堀込:ライブに行くハードルは下がっていると思うんですよ。世の中的に、フェスがたくさんあるから。でも、ライブ盤を買おうってところにはつながってない気がしますよね。

千ヶ崎:DVDが普及してからは、みんなライブDVDを買いますよね。音だけっていうのはそんなに需要がないのかもしれない。だから、『真夏のサーガ』みたいに、カップリングに入れることが増えてるんじゃないかな。

千ヶ崎学

―確かに、最近ライブ音源はシングルの付属物になってますよね。コトリさんはライブ盤に想い入れはありますか?

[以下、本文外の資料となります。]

// tb_siso_window: one max-log-MAP window against the reference model.
// Random windows (lengths 1 to 108, known or unknown start state, random
// channel and a-priori values, input gaps): every extrinsic value and hard
// decision must equal the reference, results must come for t = L-1 down to
// 0 on consecutive cycles starting one cycle after the last input, and
// 'busy' must fall right after the last result.
module tb_siso_window;
  import turbo_ref_pkg::*;

  logic clk = 1'b0, rst_n = 1'b1;
  initial #1 rst_n = 1'b0;
  always #5 clk = ~clk;

  logic start, alpha_known, in_valid, out_valid, hard, busy;
  logic [6:0] win_len, out_t;
  logic signed [5:0] sys, par;
  logic signed [7:0] apr, ext;

  siso_window dut (.*);

  int checks = 0, failures = 0;

  task automatic check(bit ok, string what);
    checks++;
    if (!ok) begin failures++; if (failures < 20) $display("FAIL: %s", what); end
  endtask

  task automatic run(int L, bit known, bit gaps, int amp);
    int sy [], py [], ap [], ex [];
    bit hd [];
    sy = new[L]; py = new[L]; ap = new[L];
    for (int t = 0; t < L; t++) begin
      sy[t] = int'($urandom % (2 * amp + 1)) - amp;
      py[t] = int'($urandom % (2 * amp + 1)) - amp;
      ap[t] = int'($urandom % 101) - 50;
    end
    ref_siso(L, known, sy, py, ap, ex, hd);
    start = 1'b1; win_len = 7'(L); alpha_known = known;
    @(negedge clk);
    start = 1'b0;
    for (int t = 0; t < L; t++) begin
      if (gaps) while ($urandom % 3 == 0) begin in_valid = 1'b0; @(negedge clk); end
      in_valid = 1'b1; sys = 6'(sy[t]); par = 6'(py[t]); apr = 8'(ap[t]);
      @(negedge clk);
    end
    in_valid = 1'b0;
    for (int t = L - 1; t >= 0; t--) begin
      check(out_valid, "result on every cycle of the backward pass");
      check(int'(out_t) == t, "results in descending order");
      check(int'(ext) == ex[t], $sformatf("extrinsic L=%0d t=%0d got %0d exp %0d", L, t, ext, ex[t]));
      check(hard == hd[t], "hard decision");
      @(negedge clk);
    end
    check(!out_valid && !busy, "window idle after its last result");
  endtask

  initial begin
    start = 1'b0; in_valid = 1'b0; alpha_known = 1'b0; win_len = '0;
    sys = '0; par = '0; apr = '0;
    repeat (2) @(negedge clk);
    rst_n = 1'b1;
    @(negedge clk);
    run(8, 1'b1, 1'b0, 31);
    run(108, 1'b0, 1'b0, 31);
    run(1, 1'b0, 1'b0, 10);
    for (int i = 0; i < 30; i++) run(1 + $urandom % 108, bit'($urandom & 1), bit'($urandom & 1), 5 + $urandom % 27);
    $display("TB_RESULT checks=%0d failures=%0d", checks, failures);
    $finish;
  end

  initial begin
    repeat (100000) @(posedge clk);
    failures++;
    $display("FAIL: watchdog");
    $display("TB_RESULT checks=%0d failures=%0d", checks, failures);
    $finish;
  end
endmodule
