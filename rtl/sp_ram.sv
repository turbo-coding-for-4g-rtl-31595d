// sp_ram: single-port storage module (one bank of a banked memory).
//
// One access per cycle, read or write. A read returns the word on the next
// clock edge ('q' is registered); a write stores 'd' and leaves 'q' alone.
// The codec uses one of these per parallel window for each of its memories
// (extrinsic/intrinsic, systematic, coded and decision memories), so that P
// windows can access P banks in the same cycle. Written as an array so that
// synthesis can map it to an SRAM macro. Single-port banks are what the
// collision-free schedule is meant to allow; the synchronous read and the
// enable/write-enable port style are this design's choice.
module sp_ram #(
  parameter int unsigned DW    = 8,    // word width
  parameter int unsigned DEPTH = 108   // number of words
) (
  input  logic                     clk,
  input  logic                     en,   // access this cycle
  input  logic                     we,   // 1: write, 0: read
  input  logic [$clog2(DEPTH)-1:0] addr,
  input  logic [DW-1:0]            d,
  output logic [DW-1:0]            q
);

  logic [DW-1:0] mem [DEPTH];

  always_ff @(posedge clk) begin
    if (en) begin
      if (we) mem[addr] <= d;
      else    q <= mem[addr];
    end
  end

endmodule
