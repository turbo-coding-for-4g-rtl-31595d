// tb_sp_ram: single-port bank; random writes and reads against a model,
// checking the one-cycle read latency and that a write leaves 'q' alone.
module tb_sp_ram;
  logic clk = 1'b0;
  always #5 clk = ~clk;

  logic en, we;
  logic [6:0] addr;
  logic [8:0] d, q;
  sp_ram #(.DW(9), .DEPTH(108)) dut (.*);

  int checks = 0, failures = 0;
  logic [8:0] model [108];
  logic [8:0] last_q;

  task automatic check(bit ok, string what);
    checks++;
    if (!ok) begin failures++; if (failures < 20) $display("FAIL: %s", what); end
  endtask

  initial begin
    en = 1'b1; we = 1'b1; d = '0;
    for (int i = 0; i < 108; i++) begin
      addr = 7'(i); d = 9'($urandom); model[i] = d;
      @(negedge clk);
    end
    en = 1'b1; we = 1'b0; addr = 7'd0; @(negedge clk);
    last_q = q;
    for (int i = 0; i < 3000; i++) begin
      int a;
      a = $urandom % 108;
      addr = 7'(a);
      en = bit'($urandom % 5 != 0);
      we = bit'($urandom & 1);
      d  = 9'($urandom);
      @(negedge clk);
      if (en && !we) check(q == model[a], "read data");
      else           check(q == last_q, "q holds without a read");
      if (en && we) model[a] = d;
      last_q = q;
    end
    $display("TB_RESULT checks=%0d failures=%0d", checks, failures);
    $finish;
  end

  initial begin
    repeat (10000) @(posedge clk);
    failures++;
    $display("FAIL: watchdog");
    $display("TB_RESULT checks=%0d failures=%0d", checks, failures);
    $finish;
  end
endmodule
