# DIRC-protected QDI pipeline link

Quasi-delay-insensitive (QDI) links carry data as 1-of-n words. Each word is a
bundle of n rails, and exactly one high rail is the value. An all-low bundle is
the "null" spacer between values in a 4-phase handshake. Such links need no
clock and tolerate any gate delay, but a single transient glitch is dangerous.
One rail that rises when it should not is taken as a valid value, and the
handshake then goes on with the wrong data.

This RTL protects such a link with a **delay-insensitive redundant check
(DIRC)** code. The N data words of a link are split into G groups of CN words.
Each group gets one extra 1-of-n **check word**, the sum of its data words
modulo n. Every pipeline stage of the link then recomputes each word of a
group from the other words. It keeps a rail only when the received copy and
the recomputed copy agree. A fault confined to one word of a group is
filtered out at the next stage, however many rails of that word it touches.

The default configuration has 1-of-4 words, CN = 2, G = 64 groups (N = 128
data channels) and 4 stages. The 1-of-2 (dual-rail) variant is the same RTL
with `RAILS = 2`.

## The code

Value v of a 1-of-n word is carried by rail v, so for 1-of-4, `0001` = 0,
`0010` = 1, `0100` = 2 and `1000` = 3. For one group:

```
code word = (A_0, A_1, ..., A_CN-1, C)      C = (A_0 + A_1 + ... + A_CN-1) mod n
```

For 1-of-2 with CN = 2, C is the XOR of the two bits. For 1-of-4,
`A_0 = 0010` (1) and `A_1 = 1000` (3) give `C = 0001` (0). The code is
systematic: data words travel unchanged, and a receiver that ignores C sees
the plain data.

The code rate is `(log2 n * CN) / (n * (CN + 1))`. With CN = 2 it is 1/3 for
both 1-of-2 and 1-of-4.

## How a stage corrects (`dirc_group`)

For CN = 2, each group of a stage contains three 1-of-n adders, three error
filters and three completion detectors:

```
C'   = A_0 + A_1          (check recomputed from the data)
A_0' = C - A_1            (data word 0 recomputed from the check and word 1)
A_1' = C - A_0
X''  = C(X, X', en)       per rail, for X in {A_0, A_1, C}   (error filter)
d_X  = OR of the rails of X''                                (completion)
```

* **1-of-n adder** (`onehot_adder`). One 2-input C-element per rail pair
  (a_i, b_j) drives output rail (i + j) mod n through an OR. That is 4
  C-elements for n = 2 and 16 for n = 4. Because the gates are C-elements, the
  sum keeps its value until both operands are null, so the adder keeps the
  4-phase protocol.
* **Subtraction** uses the same adder. Negating a 1-of-n value modulo n only
  renames rails (value v moves to rail (n - v) mod n), so `C - A_1` is an adder
  fed with the rails of A_1 reordered. For 1-of-2 the reordering is the
  identity. For CN > 2, each recomputed word uses a chain of CN - 1 adders.
* **Error filter** (`error_filter`). For each rail, a 3-input C-element takes
  the received rail, the recomputed rail and the enable `en`. `en` is the
  acknowledge of the next stage. A spurious rail on the received copy has no
  partner on the recomputed copy, and the reverse also holds, so it never
  reaches the output. A dropped rail only delays the output. The filter is
  also the stage's storage. It takes a word only while `en` is high and
  returns to null only while `en` is low. This makes the stage a
  weak-condition half buffer.
* **Why one faulty word is harmless.** Each recomputed copy depends on every
  word of the group except its own. A fault on word X corrupts X itself and
  the copies of the other words. Word X's filter still sees a clean
  recomputed copy. Every other word's filter still sees a clean received
  copy. No filter gets the same wrong rail on both inputs.

## Handshake and acknowledge (`ack_generator`, `dirc_stage`)

`iack` is high when a stage is empty and ready, and low when it holds a word.
A stage's filters use the `iack` of the next stage as their enable. The last
stage uses `oack` from the receiver, with the same polarity. The sequence is
the usual return-to-zero handshake:

1. The sender presents a code word while `iack` is high.
2. The stage's filters fill, and `iack` falls.
3. The sender returns its wires to null.
4. The filters empty once the next stage has lowered its ack, and `iack`
   rises again.

The ACK generator takes the completion bits of each group in neighbouring
pairs through 2-input C-elements: `ack_k = C(d_k, d_k+1)`, closed into a ring.
For one group of three words these are ack0, ack1 and ack2. A single
glitching completion bit cannot move any of them on its own.

All pair outputs then go into one **inverting C-element** that gives `iack`.
This departs from the reference design, which combines the pairs with a NAND.
A NAND raises `iack` as soon as *one* pair of words is null, while a third
word may still hold the old value. A fault that slows one word's return to
null then lets the next token reach a filter that is still full. In
simulation this produced a word carrying two values, and also a deadlock.
The inverting C-element falls exactly like the NAND (all pairs complete), but
rises only when all pairs are null. Without faults both give the same
handshake.

## Top level (`dirc_link`)

```
 a ──► dirc_sender ──(A, C)──► stage 0 ──► stage 1 ──► stage 2 ──► stage 3 ──► o_a, o_c
        (C = ΣA)        ▲ ⊕fault   ▲ ⊕fault   ▲ ⊕fault   ▲ ⊕fault
 iack ◄──────────────── iack0 ◄── iack1 ◄──── iack2 ◄──── iack3 ◄────────────── oack
```

* `dirc_sender` is the check generator. Data words pass through unchanged,
  and each group's check word is formed by 1-of-n adders. It has no handshake
  logic of its own; the source uses stage 0's `iack`.
* `dirc_pipeline` chains `STAGES` `dirc_stage` instances. `fault_a` and
  `fault_c` are XOR masks on the wires into each stage. They exist to inject
  transient faults in tests and must be tied to zero in use.
* The last stage acts as the receiver's error corrector. It delivers
  corrected data words and a regenerated check word.

Ports of `dirc_link` (all packed arrays; `[group][word][rail]`):

| port | dir | width | meaning |
|---|---|---|---|
| `clk`, `rst_n` | in | 1 | C-element sampling clock; asynchronous active-low reset to null |
| `a` | in | G·CN·n | data words from the source |
| `iack` | out | 1 | high: link ready for the next word; low: word taken, return `a` to null |
| `o_a`, `o_c` | out | G·CN·n, G·n | corrected data and check words |
| `oack` | in | 1 | receiver ready (high); lower it after taking a complete word, raise it once `o_a`/`o_c` are null |
| `fault_a`, `fault_c` | in | STAGES·G·CN·n, STAGES·G·n | fault injection, 0 in use |

Parameters (`dirc_pkg` holds the defaults): `RAILS` = 4, `CN` = 2,
`GROUPS` = 64 and `STAGES` = 4.

## The clock: how the asynchronous gates are realised

Every C-element (`c_element`) is a state holder that samples its inputs on
`clk`. It sets when all inputs are high, clears when all are low, and holds
otherwise. This lets the link be simulated with a cycle-based simulator and
mapped to ordinary flip-flops, with no combinational loops. Each C-element
level costs one clock. The circuit is QDI, so its function does not depend on
those delays; only the latencies below are specific to this realisation.

A native asynchronous implementation would replace `c_element` with a real
C-element cell and drop `clk`. Only `c_element` uses the clock; the other
modules just pass it down.

Latencies with the receiver ready and no faults:

* **Stage:** 2 clocks from a complete code word at its input to its output
  (adder level, then filter).
* **`iack`:** falls 2 clocks after the stage's last word is complete, and
  rises 2 clocks after its last word is null.
* **Link:** 1 + 2·STAGES clocks from `a` to `o_a` (9 clocks at the default).
  The sender's check word comes 1 clock after the data.

## Fault model and limits

* **Corrected:** any transient change on one word of a group on the link into
  a stage. Rails can rise, drop, or both, on one rail or several, on a data
  word or on the check word, at any phase of the handshake. At most one word
  per group may be faulty during one handshake.
* **Not corrected:** two faulty words of the same group within one handshake.
  Besides two simultaneous faults, this includes a second fault on another
  word before the group has returned to null. The adder C-elements keep the
  effect of the first fault until then. One check word cannot resolve two
  faulty words. The stage's assertions (every output word one-hot or null)
  flag the resulting two-valued word in simulation.
* Faults on the acknowledge wires are not modelled. The reset state is all
  null with `iack` high.

## Where this RTL departs from, or fills in, the reference design

* The final gate of the ACK generator is an inverting C-element instead of a
  NAND (see above).
* The C-elements are clocked state holders (see above).
* The reference design does not say which inputs each adder takes. The choice
  here follows from C = A_0 + A_1: the data copies are `C - other word`, and
  subtraction is done by renaming rails.
* The enable of the error filters is the next stage's acknowledge. The
  reference filter has an acknowledge as its third input. That it is the
  *next* stage's acknowledge follows from how the reference pipeline routes
  the acknowledges.
* The pairing of completion bits in the ACK generator is taken as a ring.
* The reference design feeds the check word's completion detector from the
  unfiltered recomputed check copy in one description and from the filtered
  check word in another. Here it uses the filtered check word, like the data
  words.
* `CN > 2` and any number of groups and stages are supported by generalising
  the drawn CN = 2 structure.
* Not built: the asynchronous NoC routers that the link is meant to connect
  (not described), and the unprotected baseline pipeline used only for
  comparison. The FPGA area, delay and power figures of the reference are
  properties of its implementation and are not reproduced here.

## Files

| file | content |
|---|---|
| `rtl/dirc_pkg.sv` | default sizes |
| `rtl/c_element.sv` | Muller C-element (clocked state holder) |
| `rtl/onehot_adder.sv` | 1-of-n modulo-n adder |
| `rtl/error_filter.sv` | C-element error filter |
| `rtl/completion_detector.sv` | OR completion detector |
| `rtl/ack_generator.sv` | pairwise C-elements and combining C-element |
| `rtl/dirc_group.sv` | error corrector of one group |
| `rtl/dirc_stage.sv` | one pipeline stage (G groups + ACK generator) |
| `rtl/dirc_sender.sv` | check generator |
| `rtl/dirc_pipeline.sv` | chain of stages with fault-injection points |
| `rtl/dirc_link.sv` | top: sender + pipeline |

Each `tb/tb_<module>.sv` is a self-checking testbench that ends with a line
`TB_RESULT checks=N failures=M`:

* **`tb_dirc_link` (default size, 1-of-4).** Runs 1500 random tokens through
  a 4-phase source and a sink with random stalls. The injector applies over
  15,000 faults of every kind on the links into all stages. The test checks
  every data and check word, the 9-clock latency and the reset state, and
  requires each fault kind, sink stalls and source waits to occur.
* **`tb_dirc_link_rail2`.** The same test with 1-of-2 words.
* **`tb_dirc_pipeline` and `tb_dirc_stage`.** The same kind of test one level
  down, with 4-phase handshakes and faults at the inputs.
* **`tb_dirc_group`, `tb_onehot_adder`, `tb_error_filter`,
  `tb_completion_detector`, `tb_ack_generator`, `tb_dirc_sender` and
  `tb_c_element`.** Exhaustive tests, or random tests checked against
  reference models.

To simulate with Verilator 5, compile the package first and let Verilator find
the other modules through `-I`:

```
verilator --binary --timing --assert -Irtl -Itb rtl/dirc_pkg.sv tb/tb_dirc_link.sv --top-module tb_dirc_link
./obj_dir/Vtb_dirc_link
```

The full-size link test runs in about a second.
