// dirc_pkg: default sizes shared by the DIRC (delay-insensitive redundant
// check) QDI pipeline modules.
//
// A 1-of-n word is a bundle of n rails; value v is carried by rail v being
// high, and the all-low bundle is the null spacer of the 4-phase protocol.
// The defaults are the main configuration evaluated for the design: 1-of-4
// rails, CN = 2 data words per DIRC group, G = 64 groups (N = G * CN = 128
// data channels) and a 4-stage pipeline.
package dirc_pkg;

  localparam int unsigned DEF_RAILS  = 4;   // 1-of-4 code (1-of-2 also supported)
  localparam int unsigned DEF_CN     = 2;   // data words per DIRC group
  localparam int unsigned DEF_GROUPS = 64;  // G groups, N = 128 data channels
  localparam int unsigned DEF_STAGES = 4;   // pipeline depth

endpackage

コトリンゴ:ジャズはライブ盤が多いというか、もともとライブレコーディングが多いですけど、ポップスだとやっぱりDVDを買っちゃいますよね。あと最近だと、その日のライブ音源を帰りにもらえる企画とかもあるし、そういう記念盤みたいな扱いになっているのかなと思いますね。

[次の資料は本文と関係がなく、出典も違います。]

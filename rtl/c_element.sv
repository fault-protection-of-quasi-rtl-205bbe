// c_element: Muller C-element with NUM_IN inputs.
//
// The output rises when every input is high, falls when every input is low,
// and otherwise keeps its value. This is the state-holding gate from which the
// 1-of-n adders, the error filters and the ACK generator are built.
//
// Realisation: the asynchronous gate is modelled as a state holder that
// samples its inputs on a free-running clock `clk`, so that the whole
// pipeline can be simulated with a cycle-based simulator and mapped to
// ordinary flip-flops. Every C-element thus adds one clock of delay. The
// pipeline built from it is quasi-delay-insensitive, so its function does not
// depend on that delay; only the latency in clocks is a property of this
// realisation. `rst_n` (asynchronous, active low) clears the output, which
// is the null state of the 4-phase protocol.
module c_element #(
  parameter int unsigned NUM_IN = 2
) (
  input  logic              clk,
  input  logic              rst_n,
  input  logic [NUM_IN-1:0] in,
  output logic              q
);

  always_ff @(posedge clk or negedge rst_n) begin
    if (!rst_n)      q <= 1'b0;
    else if (&in)    q <= 1'b1;
    else if (!(|in)) q <= 1'b0;
  end

endmodule
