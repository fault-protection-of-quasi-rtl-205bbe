// tb_c_element: random test of the Muller C-element (2 and 3 inputs).
// The expected output is kept by a reference model: set when all inputs
// are high, clear when all are low, hold otherwise, one clock later.
module tb_c_element;
  logic clk = 1'b0, rst_n = 1'b0;
  logic [1:0] in2 = '0;
  logic [2:0] in3 = '0;
  logic q2, q3;
  logic m2 = 1'b0, m3 = 1'b0;
  int checks = 0, failures = 0, n_hold = 0;

  c_element                u2 (.clk, .rst_n, .in(in2), .q(q2));
  c_element #(.NUM_IN(3))  u3 (.clk, .rst_n, .in(in3), .q(q3));

  always #5 clk = ~clk;

  initial begin
    repeat (2) @(negedge clk);
    checks++; if (q2 !== 1'b0 || q3 !== 1'b0) failures++;
    rst_n = 1'b1;
    for (int i = 0; i < 2000; i++) begin
      @(negedge clk);
      in2 = 2'($urandom);
      in3 = 3'($urandom);
      @(posedge clk);
      if (&in2) m2 = 1'b1; else if (in2 == '0) m2 = 1'b0; else n_hold++;
      if (&in3) m3 = 1'b1; else if (in3 == '0) m3 = 1'b0;
      #1;
      checks += 2;
      if (q2 !== m2) begin failures++; $display("FAIL q2 in=%b q=%b exp=%b", in2, q2, m2); end
      if (q3 !== m3) begin failures++; $display("FAIL q3 in=%b q=%b exp=%b", in3, q3, m3); end
    end
    checks++; if (n_hold == 0) failures++;
    $display("TB_RESULT checks=%0d failures=%0d", checks, failures);
    $finish;
  end

  initial begin
    repeat (10000) @(posedge clk);
    failures++;
    $display("TB_RESULT checks=%0d failures=%0d", checks, failures);
    $finish;
  end
endmodule
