// completion_detector: completion detector (CD) of one 1-of-n word.
//
// d is the OR of the word's rails: high once the word carries a value, low
// once it has returned to null. Purely combinational.
module completion_detector #(
  parameter int unsigned RAILS = 4
) (
  input  logic [RAILS-1:0] a,
  output logic             d
);

  assign d = |a;

endmodule
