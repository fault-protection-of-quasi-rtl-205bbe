// tb_completion_detector: exhaustive test of the 1-of-4 completion detector:
// d must be high exactly when some rail is high.
module tb_completion_detector;
  logic [3:0] a;
  logic d;
  int checks = 0, failures = 0;

  completion_detector dut (.a, .d);

  initial begin
    for (int v = 0; v < 16; v++) begin
      a = 4'(v);
      #1;
      checks++;
      if (d !== (v != 0)) begin failures++; $display("FAIL a=%b d=%b", a, d); end
    end
    $display("TB_RESULT checks=%0d failures=%0d", checks, failures);
    $finish;
  end

  initial begin
    #1000;
    failures++;
    $display("TB_RESULT checks=%0d failures=%0d", checks, failures);
    $finish;
  end
endmodule
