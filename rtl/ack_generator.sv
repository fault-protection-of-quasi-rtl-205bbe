// ack_generator: ACK generator of a DIRC pipeline stage.
//
// Inputs are the completion signals d of every word of every group of the
// stage (CN data words plus one check word per group). Within each group the
// d signals are taken in pairs by 2-input C-elements, ack_k = C(d_k, d_k+1),
// closing the ring with C(d_last, d_0); for one group of CN = 2 these are the
// three C-elements ack0..ack2 of the design. A single d that glitches cannot
// move any of these C-elements on its own.
//
// The acks are then combined into iack, which is high when the stage is ready
// for new data. The pairwise C-elements follow the DIRC ACK generator as
// drawn; its last gate is drawn as a NAND. A NAND lets
// iack rise as soon as one pair of words has returned to null, while another
// word may still hold the previous value: a transient fault that delays the
// reset of one word then lets the next token meet a filter that is still
// full, which either merges two values in one word or deadlocks the stage
// (both seen in simulation). Here the last gate is therefore an inverting
// C-element: iack falls when every ack is high (NAND behaviour) and rises
// only when every ack is low. With no fault both gates give the same
// handshake. This gate is this design's own choice.
//
// Timing: iack falls two clocks after the last d rises and rises two clocks
// after the last d falls (pair C-element, then combining C-element).
module ack_generator #(
  parameter int unsigned GROUPS = 1,
  parameter int unsigned WORDS  = 3   // CN + 1 words per group
) (
  input  logic                         clk,
  input  logic                         rst_n,
  input  logic [GROUPS-1:0][WORDS-1:0] d,
  output logic                         iack
);

  logic [GROUPS-1:0][WORDS-1:0] ack;

  for (genvar g = 0; g < GROUPS; g++) begin : g_grp
    for (genvar k = 0; k < WORDS; k++) begin : g_pair
      c_element #(.NUM_IN(2)) u_c (
        .clk  (clk),
        .rst_n(rst_n),
        .in   ({d[g][k], d[g][(k + 1) % WORDS]}),
        .q    (ack[g][k])
      );
    end
  end

  logic all_ack;

  c_element #(.NUM_IN(GROUPS * WORDS)) u_done (
    .clk  (clk),
    .rst_n(rst_n),
    .in   (ack),
    .q    (all_ack)
  );

  assign iack = ~all_ack;

endmodule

去年出たばっかりの作品をまた作り直すわけだから、買ってくれた人に「前のと大差ねえじゃん」って思われないようにしたくて。(堀込)

―ビルボードでのライブ、およびそれを作品にする上では、何か方向性が決まっていたのでしょうか?

堀込:アレンジに関しては正直結構難航しました(笑)。というのも、一度アルバムとして完成させたものを、次の年に作り変えるのはなかなか難しいんです。ただのアンプラグドでもつまらないし、「あの曲がこうなったんだ」っていう驚きとか面白味がないと作品として成立しないと思ったので、そこはメンバーでいろいろ相談しました。例えば、“fugitive”は千ヶ崎くんと「この曲ツービートでやったらいいよね」って話を前からしていたり、“ONNA DARAKE!”はカントリースウィングっぽくやったら面白そうとか。叩き台は僕が作って持って行って、それをみんなでアレンジした感じです。

田村:“ONNA DARAKE!”は斬新だよ。音階もマイナーからメジャーに変えたもんね(笑)。しかも、この曲のアレンジのイメージとして渡されたのが、細野(晴臣)さんの“Pom Pom蒸気”だったんです。僕はペダルスティール弾きだから細野さんには想い入れがあって、『トロピカル・ダンディー』(1975年)では駒沢裕城さんがペダルを弾いてて、『泰安洋行』(1976年)では谷口邦夫さんがスティールギターを弾いてたので、「次のアルバムは俺が弾けたらいいな」って思ってたの(笑)。そうしたら、次のアルバムにはスティールが入ってなくて、いつの間にか(高田)蓮くんがそのポジションになっちゃった(笑)。とにかく、ああいうスタイルのスティールギターは好きなので、それをKIRINJIでできて嬉しかったですね。

田村玄一

―一番大胆に再構築されているのは、“雲呑ガール”でしょうか?

堀込:そうですね。ライブ音源を聴いてみたら、ただオリジナルより元気がないだけのように聴こえたので、思い切ってコントラバスをシンセベースに変えて、ハーモニーも変えて、玄さんのペダルは残響を全部切って、並べ直して作りました。「これはリアレンジが難しいから、誰かにリミックス頼みませんか?」って話もあったんですけど、みんなから「頑張ってやってください」って言われて(笑)。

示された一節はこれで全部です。